Patients direct the level at which the coaches are involved, with varying intensities of engagement ranging from in-person meetings in the home to frequent telephone check-ins or periodic receipt of educational information. Nurse coaches can also serve as patient advocates, using their connections with the medical community within BVCN to help best coordinate care and get patients access to care.

As an example, a member with worsening kidney disease needed consultation from a specializing nutritionalist in order to prevent the disease from progressing to the point of requiring dialysis. At the time, partly because the reimbursement system was not set up to consider the entire spectrum of care in the progression of kidney disease together with the local providers, a kidney nutritionalist was only available if the patient was already undergoing dialysis treatments. Through a collaborative process, the coach, in partnership with the BVCN medical advisory committee, was able to negotiate access to a nephrology practice’s nutritionalist to prevent the patient from needing dialysis.

Prior to the development of BVCN, BVSD had difficulty with simple tasks like determining where to go for care, because no central local provider repository existed. They’d often go the Benefits Department requesting assistance. Now the BVCN website features an interactive provider directory that patients can use to find providers by name, location, and services to help them identify their options.

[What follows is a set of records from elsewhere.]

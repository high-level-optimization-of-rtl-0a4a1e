// MAC bypass.
//
// Forwards the result RND is producing this cycle to an operand that MUL or
// ADD reads in the same cycle: if the RND result is valid and targets the
// register being read, its value replaces the register file value. The
// document draws the bypass right after the unit that needs the value; here
// it acts on the operand on its way into the unit, since a product or sum
// formed from a stale operand could not be repaired afterwards. hit
// reports a forward. Combinational.
module mac_bypass
  import mac_pkg::*;
(
  input  logic [RA_W-1:0] raddr,
  input  logic [31:0]     rf_value,
  input  mres_t           res,      // RND output
  output logic [31:0]     value,
  output logic            hit
);
  assign hit   = res.valid && (res.a == raddr);
  assign value = hit ? res.value : rf_value;

endmodule
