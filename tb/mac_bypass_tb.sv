// Unit testbench of mac_bypass: the operand is the RND output when RND
// holds a valid result for the register being read, else the register
// file value; hit reports the forward.
//
// Interface: none (top-level testbench).
// Timing: 10-unit clock where clocked; a watchdog ends the run after #100000 with a failure.
// Document: the behaviour checked follows RND bypasses into MUL and ADD.
// Own choice: the stimulus, the reference model and the set of checks.
module mac_bypass_tb;
  import mac_pkg::*;
  logic [RA_W-1:0] raddr;
  logic [31:0] rfv, value;
  mres_t res;
  logic hit;
  int checks = 0, failures = 0;

  mac_bypass dut (.raddr, .rf_value(rfv), .res, .value, .hit);

  task automatic check(bit ok, string what);
    checks++;
    if (!ok) begin failures++; if (failures < 20) $display("FAIL %s", what); end
  endtask

  initial begin
    bit h;
    for (int n = 0; n < 3000; n++) begin
      raddr = 5'($urandom % 4); rfv = $urandom;
      res.valid = $urandom % 2; res.a = 5'($urandom % 4); res.value = $urandom;
      h = res.valid && res.a == raddr;
      #1;
      check(hit == h, "hit");
      check(value == (h ? res.value : rfv), $sformatf("value (hit %0d)", h));
    end
    $display("TB_RESULT checks=%0d failures=%0d", checks, failures);
    $finish;
  end
  initial begin #100000; $display("watchdog expired"); $display("TB_RESULT checks=%0d failures=%0d", checks, failures + 1); $finish; end
endmodule
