// MAC multiply unit (MUL).
//
// Takes its two binary32 operands (already read from the register file and
// passed through the bypass) and forms their exact product in unrounded
// form: the sign is the exclusive or of the signs, the exponent the sum of
// the biased exponents less the bias, the significand the full 48-bit
// product of the significands, aligned to FRAC fraction bits. No rounding
// happens here; RND does it.
// A zero or subnormal operand gives a zero product. Combinational.
//
// Interface: x, y binary32 in; p unrounded product (ufp_t) out.
// Document: MUL feeds ADD and RND unrounded (Fig. 4.10).
// Own choice: the unrounded format, its widths and the zero handling.
module mac_mul
  import mac_pkg::*;
(
  input  logic [31:0] x,
  input  logic [31:0] y,
  output ufp_t        p
);
  ufp_t ux, uy;
  logic [23:0] mx, my;
  assign ux = unpack32(x);
  assign uy = unpack32(y);
  assign mx = {1'b1, x[22:0]};
  assign my = {1'b1, y[22:0]};

  always_comb begin
    p.sign = ux.sign ^ uy.sign;
    if (ux.mant == '0 || uy.mant == '0) begin
      p.exp  = '0;
      p.mant = '0;
    end else begin
      p.exp  = ux.exp + uy.exp - 12'sd127;
      p.mant = MW'(mx * my) << (FRAC - 46);   // 1.23 x 1.23 = 2.46
    end
  end

endmodule
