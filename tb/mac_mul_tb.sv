// Unit testbench of mac_mul: random binary32 operands (including zeros and
// both signs) are multiplied and the unrounded product is checked exactly:
// sign, exponent and significand, and, through the exact reference
// rounding, that it rounds to the correctly rounded product.
//
// Interface: none (top-level testbench).
// Timing: 10-unit clock where clocked; a watchdog ends the run after #100000 with a failure.
// Document: the behaviour checked follows a MUL unit feeding ADD and RND.
// Own choice: the stimulus, the reference model and the set of checks.
module mac_mul_tb;
  import mac_pkg::*;
  import mac_tb_pkg::*;
  logic [31:0] x, y;
  ufp_t p;
  int checks = 0, failures = 0;

  mac_mul dut (.x, .y, .p);

  task automatic check(bit ok, string what);
    checks++;
    if (!ok) begin failures++; if (failures < 20) $display("FAIL %s", what); end
  endtask

  function automatic logic [31:0] rand_f();
    if ($urandom % 10 == 0) return {1'($urandom), 31'd0};
    return {1'($urandom), 8'(100 + $urandom % 56), 23'($urandom)};
  endfunction

  initial begin
    logic [255:0] m;
    logic [47:0] em;
    for (int n = 0; n < 5000; n++) begin
      x = rand_f(); y = rand_f();
      #1;
      check(p.sign == (x[31] ^ y[31]), $sformatf("sign %h*%h", x, y));
      if (x[30:0] == 0 || y[30:0] == 0) begin
        check(p.mant == 0, "zero operand gives zero");
      end else begin
        em = {1'b1, x[22:0]} * {1'b1, y[22:0]};
        check(p.exp == 12'(int'(x[30:23]) + int'(y[30:23]) - 127), $sformatf("exponent %h*%h", x, y));
        check(p.mant == (MW'(em) << (FRAC - 46)), $sformatf("significand %h*%h", x, y));
        m = 256'(p.mant);
        check(round32(p.sign, m, int'(p.exp) - 127 - int'(FRAC)) == ref_op(M_MUL, x, y, 0),
              $sformatf("rounds correctly %h*%h", x, y));
      end
    end
    $display("TB_RESULT checks=%0d failures=%0d", checks, failures);
    $finish;
  end
  initial begin #100000; $display("watchdog expired"); $display("TB_RESULT checks=%0d failures=%0d", checks, failures + 1); $finish; end
endmodule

Despite dozens of advancements in improving the effectiveness of care coordination, including the development of the provider directory and the nurse care coaches, BVCN providers still struggle with communicating essential patient information to all appropriate providers. One contributing factor is that it’s not always clear who should be communicated with, as it’s not currently required for members to designate a primary care physician or a medical home. Having this key piece of information on their health insurance member card, for example, could help BVCN providers coordinate patient care by ensuring the right information gets to the right provider at the right time. Moving into 2014, BVCN hopes that a solution to identifying where information should go will be reached and all patients will consistently receive the integrated and coordinated care they envision.